T8 - Tancredi e Clorinda

T8

Tancredi e Clorinda

Canto XII, ott. 52-70

Questo può essere considerato l’episodio centrale di tutto il poema, non tanto per la sua funzione narrativa (altri sono infatti gli snodi nevralgici del racconto e della guerra stessa), quanto per la sua densità emotiva. Come e meglio che in altri momenti della Liberata, qui la passione amorosa si rivela nella sua tragica incompiutezza. Tancredi che uccide l’oggetto del suo desiderio, peraltro ricambiato, è il simbolo di quanto incomunicabili siano i sentimenti e di come agli uomini sia preclusa la felicità.

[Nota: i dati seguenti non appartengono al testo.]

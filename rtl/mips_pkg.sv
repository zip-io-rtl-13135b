// mips_pkg: MIPS32 opcode and function-field encodings of the instructions
// the prediction core implements (standard MIPS32 encodings).
package mips_pkg;

  // MIPS major opcodes and SPECIAL functions used by the predictor core.
  localparam logic [5:0] OP_SPECIAL = 6'h00, OP_J    = 6'h02, OP_JAL  = 6'h03,
                         OP_BEQ     = 6'h04, OP_BNE  = 6'h05, OP_ADDIU= 6'h09,
                         OP_SLTI    = 6'h0a, OP_SLTIU= 6'h0b, OP_ANDI = 6'h0c,
                         OP_ORI     = 6'h0d, OP_XORI = 6'h0e, OP_LUI  = 6'h0f,
                         OP_LW      = 6'h23, OP_SW   = 6'h2b;
  localparam logic [5:0] FN_SLL  = 6'h00, FN_SRL  = 6'h02, FN_SRA  = 6'h03,
                         FN_JR   = 6'h08, FN_ADDU = 6'h21, FN_SUBU = 6'h23,
                         FN_AND  = 6'h24, FN_OR   = 6'h25, FN_XOR  = 6'h26,
                         FN_NOR  = 6'h27, FN_SLT  = 6'h2a, FN_SLTU = 6'h2b;

endpackage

L’episodio antologizzato si apre nel momento in cui Clorinda, dopo aver incendiato insieme al compagno Argante una macchina da guerra dei crociati, non riesce a rientrare nelle mura di Gerusalemme. Sfruttando la confusione, tenta di mescolarsi ai nemici e di non farsi notare. Ma il cavaliere cristiano Tancredi si è accorto della sua presenza, senza però rendersi conto che dentro l’armatura del nemico si cela la donna di cui è innamorato.


Metro Ottave di endecasillabi con schema di rime ABABABCC.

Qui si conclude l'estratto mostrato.